5 Things That Happened To Conan O’Brien When He Went To Cuba

“Hey, who’s paying for this?” asked Conan O’Brien as he entered an Italian restaurant in Midtown Manhattan, where about a dozen journalists were sitting in front of appetizers, waiting for him to arrive. The purpose of the luncheon was to hear, first-hand, how O’Brien became the first U.S. late night talk show host to shoot an episode from Cuba since the embargo began. The episode will air March 4.

Those familiar with O’Brien’s popular remote segments know that his “fish out of water” approach to new cultural phenomena can be hilarious. After President Barack Obama’s announcement that the U.S. was working toward ending the embargo with Cuba, head writer Mike Sweeney casually suggested that they go there. O’Brien took the idea seriously because he remembered when then-“Tonight Show” host Jack Paar shot an episode from Havana after the revolution ended but before the U.S embargo in 1962.

“So the minute I heard [Sweeney suggest] that I was like, ‘We gotta go, and we gotta go right away, because we don’t know what’s going to happen,'” O’Brien said.

And with that, O’Brien and executive producer Jeff Ross began planning a completely under-the-radar trip to Cuba for four days over President’s Day Weekend to shoot a 1-hour special completely from Havana.

“I wanted the whole thing to be from Cuba, not a cutaway [from California],” O’Brien said. “We asked a cafe if we could borrow their cafe table, then we put an old microphone on it. There was a band of three or four Cuban women playing and I asked if they would be my house band. Then we found a guy to be Cuban Andy — who I actually have better chemistry with — and we shot the wraparounds there, just to give it that sense.”
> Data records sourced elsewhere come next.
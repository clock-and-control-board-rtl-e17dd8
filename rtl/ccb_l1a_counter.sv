// ccb_l1a_counter: 32-bit counter of L1ACC requests.
//
// Counts every L1ACC request from an enabled source, whether or not the
// L1ACC is then sent to the backplane.  VME commands clear it (Base+9a),
// enable it (Base+9c) and disable it (Base+9e); it is disabled after reset.
// A read of Base+96 pulses `latch`: the full count is copied into two 16-bit
// output registers so that the following read of Base+98 returns the upper
// half of the same value.
//
// Timing: a request in clock t is counted at the end of clock t.  clr has
// priority over counting.  Clearing the count at reset is this design's
// choice; the rest follows the specification.
module ccb_l1a_counter #(
  parameter int unsigned W = 32
) (
  input  logic         clk,
  input  logic         rst,
  input  logic         l1a_req,
  input  logic         clr,
  input  logic         enable,
  input  logic         disable_cnt,
  input  logic         latch,
  output logic [W-1:0] count,
  output logic         counting,
  output logic [15:0]  lo,
  output logic [15:0]  hi
);

  always_ff @(posedge clk) begin
    if (rst) begin
      count    <= '0;
      counting <= 1'b0;
      lo       <= '0;
      hi       <= '0;
    end else begin
      if (enable)           counting <= 1'b1;
      else if (disable_cnt) counting <= 1'b0;
      if (clr)                        count <= '0;
      else if (counting && l1a_req)   count <= count + 1'b1;
      if (latch) begin
        lo <= 16'(count);
        hi <= 16'(count >> 16);
      end
    end
  end

endmodule
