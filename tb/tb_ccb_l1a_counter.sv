// tb_ccb_l1a_counter: checks that the counter is disabled after reset,
// counts requests only while enabled, clears, and that `latch` copies the
// full 32-bit value into the two 16-bit halves (tested across a 16-bit
// carry by loading many requests).
module tb_ccb_l1a_counter;
  logic clk = 1'b0, rst = 1'b1;
  logic l1a_req = 0, clr = 0, enable = 0, disable_cnt = 0, latch = 0;
  logic [31:0] count;
  logic counting;
  logic [15:0] lo, hi;
  int checks = 0, failures = 0;
  longint model = 0;

  ccb_l1a_counter dut (.clk, .rst, .l1a_req, .clr, .enable, .disable_cnt, .latch,
                       .count, .counting, .lo, .hi);
  always #5 clk = ~clk;

  initial begin
    repeat (200000) @(posedge clk);
    failures++;
    $display("TB_RESULT checks=%0d failures=%0d", checks, failures);
    $finish;
  end

  task automatic chk(input bit cond, input string msg);
    checks++;
    if (!cond) begin failures++; $display("FAIL %s", msg); end
  endtask

  task automatic pulse_req(input int n);
    repeat (n) begin
      @(negedge clk); l1a_req = 1'b1;
      @(negedge clk); l1a_req = 1'b0;
    end
  endtask

  initial begin
    repeat (3) @(posedge clk); rst <= 1'b0;
    @(negedge clk);
    chk(count == 0 && !counting, "reset state");
    pulse_req(5);
    chk(count == 0, "disabled after reset: no counting");
    @(negedge clk); enable = 1; @(negedge clk); enable = 0;
    pulse_req(7); model = 7;
    chk(count == 32'(model), $sformatf("count 7: got %0d", count));
    // continuous requests across the 16-bit boundary
    @(negedge clk); l1a_req = 1'b1;
    repeat (70000) @(negedge clk);
    l1a_req = 1'b0; model += 70000;
    chk(count == 32'(model), $sformatf("count %0d: got %0d", model, count));
    @(negedge clk); latch = 1; @(negedge clk); latch = 0;
    chk({hi, lo} == 32'(model), $sformatf("latched %h%h expected %h", hi, lo, 32'(model)));
    pulse_req(3);
    chk({hi, lo} == 32'(model), "latch holds while counting");
    model += 3;
    @(negedge clk); disable_cnt = 1; @(negedge clk); disable_cnt = 0;
    pulse_req(4);
    chk(count == 32'(model), "disabled: no counting");
    @(negedge clk); clr = 1; @(negedge clk); clr = 0;
    chk(count == 0, "clear");
    $display("TB_RESULT checks=%0d failures=%0d", checks, failures);
    $finish;
  end
endmodule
“We’re used to only thinking about comedy. For this one we thought: we want there to be funny moments, we want there to be really sweet moments and moments of connection, but we really just want to get the palate of Cuba,” O’Brien said. “That was the big difference to me. I’ve only, for 22 years, been aggressively pursuing what’s funny, and this was a different agenda.”
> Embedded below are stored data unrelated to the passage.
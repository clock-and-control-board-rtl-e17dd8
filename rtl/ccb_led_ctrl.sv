// ccb_led_ctrl: front-panel LED drivers.
//
// Event LEDs use a one-shot so that a single 25 ns pulse is visible: the
// LED lights for ONESHOT clocks after the last event (about 50 ms at the
// default).  Events: L1A (an L1ACC sent to the backplane), BX0 (BC0 sent),
// HR (any hard reset), I2C (an access to the I2C controller), VME (any VME
// access to the board), SinEr and DbEr (TTCrx single / double error
// strobes).  Mode (on in TTCrx mode, CSR1[0]) and TTC_Ready follow their
// level.  The LED list is the specification's; the one-shot length and the
// one-shots on the error LEDs are this design's choices.
module ccb_led_ctrl
  import ccb_pkg::*;
#(
  parameter int unsigned ONESHOT = 2_000_000
) (
  input  logic clk,
  input  logic rst,
  input  logic ev_l1a,
  input  logic ev_bc0,
  input  logic ev_hr,
  input  logic ev_i2c,
  input  logic ev_vme,
  input  logic ev_siner,
  input  logic ev_dber,
  input  logic mode,
  input  logic ttc_ready,
  output led_t led
);

  localparam int unsigned CW = $clog2(ONESHOT + 1);
  localparam int NEV = 7;

  logic [NEV-1:0]  ev;
  logic [CW-1:0]   cnt [NEV];
  logic [NEV-1:0]  on;

  assign ev = {ev_l1a, ev_bc0, ev_hr, ev_i2c, ev_vme, ev_siner, ev_dber};

  for (genvar i = 0; i < NEV; i++) begin : g_os
    always_ff @(posedge clk) begin
      if (rst)               cnt[i] <= '0;
      else if (ev[i])        cnt[i] <= CW'(ONESHOT);
      else if (cnt[i] != '0) cnt[i] <= cnt[i] - 1'b1;
    end
    assign on[i] = (cnt[i] != '0);
  end

  always_comb begin
    led.l1a       = on[6];
    led.bx0       = on[5];
    led.hr        = on[4];
    led.i2c       = on[3];
    led.vme       = on[2];
    led.siner     = on[1];
    led.dber      = on[0];
    led.mode      = mode;
    led.ttc_ready = ttc_ready;
  end

endmodule
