// tb_ccb_led_ctrl: with a one-shot of 10 clocks, checks that each event LED
// lights for exactly 10 clocks after a single pulse, that a new event
// restarts the time, and that Mode and TTC_Ready follow their levels.
module tb_ccb_led_ctrl;
  import ccb_pkg::*;
  logic clk = 1'b0, rst = 1'b1;
  logic ev_l1a = 0, ev_bc0 = 0, ev_hr = 0, ev_i2c = 0, ev_vme = 0, ev_siner = 0, ev_dber = 0;
  logic mode = 0, ttc_ready = 0;
  led_t led;
  int checks = 0, failures = 0;

  ccb_led_ctrl #(.ONESHOT(10)) dut (.*);
  always #5 clk = ~clk;

  initial begin
    repeat (5000) @(posedge clk);
    failures++;
    $display("TB_RESULT checks=%0d failures=%0d", checks, failures);
    $finish;
  end

  task automatic chk(input bit cond, input string msg);
    checks++;
    if (!cond) begin failures++; $display("FAIL %s", msg); end
  endtask

  function automatic logic [6:0] evleds;
    return {led.l1a, led.bx0, led.hr, led.i2c, led.vme, led.siner, led.dber};
  endfunction

  initial begin
    repeat (3) @(posedge clk); rst <= 1'b0;
    for (int i = 0; i < 7; i++) begin
      int n;
      n = 0;
      @(negedge clk);
      {ev_l1a, ev_bc0, ev_hr, ev_i2c, ev_vme, ev_siner, ev_dber} = 7'(1 << (6 - i));
      @(negedge clk);
      {ev_l1a, ev_bc0, ev_hr, ev_i2c, ev_vme, ev_siner, ev_dber} = '0;
      chk(evleds() == 7'(1 << (6 - i)), $sformatf("LED %0d alone", i));
      while (evleds() != 0 && n < 50) begin n++; @(negedge clk); end
      chk(n == 10, $sformatf("LED %0d on for %0d clocks", i, n));
    end
    begin
      int n;
      n = 0;
      @(negedge clk); ev_vme = 1; @(negedge clk); ev_vme = 0;
      repeat (5) @(negedge clk);
      ev_vme = 1; @(negedge clk); ev_vme = 0;
      while (led.vme && n < 50) begin n++; @(negedge clk); end
      chk(n == 10, "restart of the one-shot");
    end
    mode = 1; ttc_ready = 0; #1; chk(led.mode && !led.ttc_ready, "mode level");
    mode = 0; ttc_ready = 1; #1; chk(!led.mode && led.ttc_ready, "ttc_ready level");
    $display("TB_RESULT checks=%0d failures=%0d", checks, failures);
    $finish;
  end
endmodule
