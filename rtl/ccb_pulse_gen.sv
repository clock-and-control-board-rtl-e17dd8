// ccb_pulse_gen: programmable-length pulse stretcher.
//
// A one-clock trigger starts an output pulse exactly `len` clocks long.  The
// CCB uses it wherever a short request must become a longer backplane pulse:
// the 400 ns (16 clock) FPGA hard resets, the 500 ns (20 clock) anode
// discriminator pulse, and the ccb_clock40_enable pulse whose length of 1 to
// 255 clocks is programmed in CSR4[7:0].
//
// Timing: pulse rises on the clock after trig and stays high for len clocks.
// A trigger during a pulse restarts the count; len = 0 gives no pulse.  The
// pulse lengths are the specification's; the restart rule is this design's.
module ccb_pulse_gen #(
  parameter int unsigned W = 8
) (
  input  logic         clk,
  input  logic         rst,
  input  logic         trig,
  input  logic [W-1:0] len,
  output logic         pulse
);

  logic [W-1:0] cnt;

  always_ff @(posedge clk) begin
    if (rst)             cnt <= '0;
    else if (trig)       cnt <= len;
    else if (cnt != '0)  cnt <= cnt - 1'b1;
  end

  assign pulse = (cnt != '0);

endmodule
O’Brien’s career as a late-night host could morph into something closer to what Anthony Bourdain does, but with a comedic bent rather than a foodie one. He explained that in a world where there are more and more talk shows every year, he feels more of an impetus to keep changing and “do something radically different than what [he] did 10 years ago.”

“I love travel and I love exploring things and I love trying to see if I can make someone laugh in a different culture,” O’Brien said. “That was the most satisfying part of this project, just getting people to laugh who might not speak much English, don’t know much about our culture, but they understand this guy not being able to make a cigar.”

O’Brien hopes to somehow get a copy of the finished special down to Cuba after it airs so people can watch it, in hopes that his portrayal of the Cuban people helps to heal relations between the two countries, even if the special was done in the name of comedy.

“And maybe it’s not a bad form of diplomacy,” O’Brien said. “It is a universal language, if you can get it right.”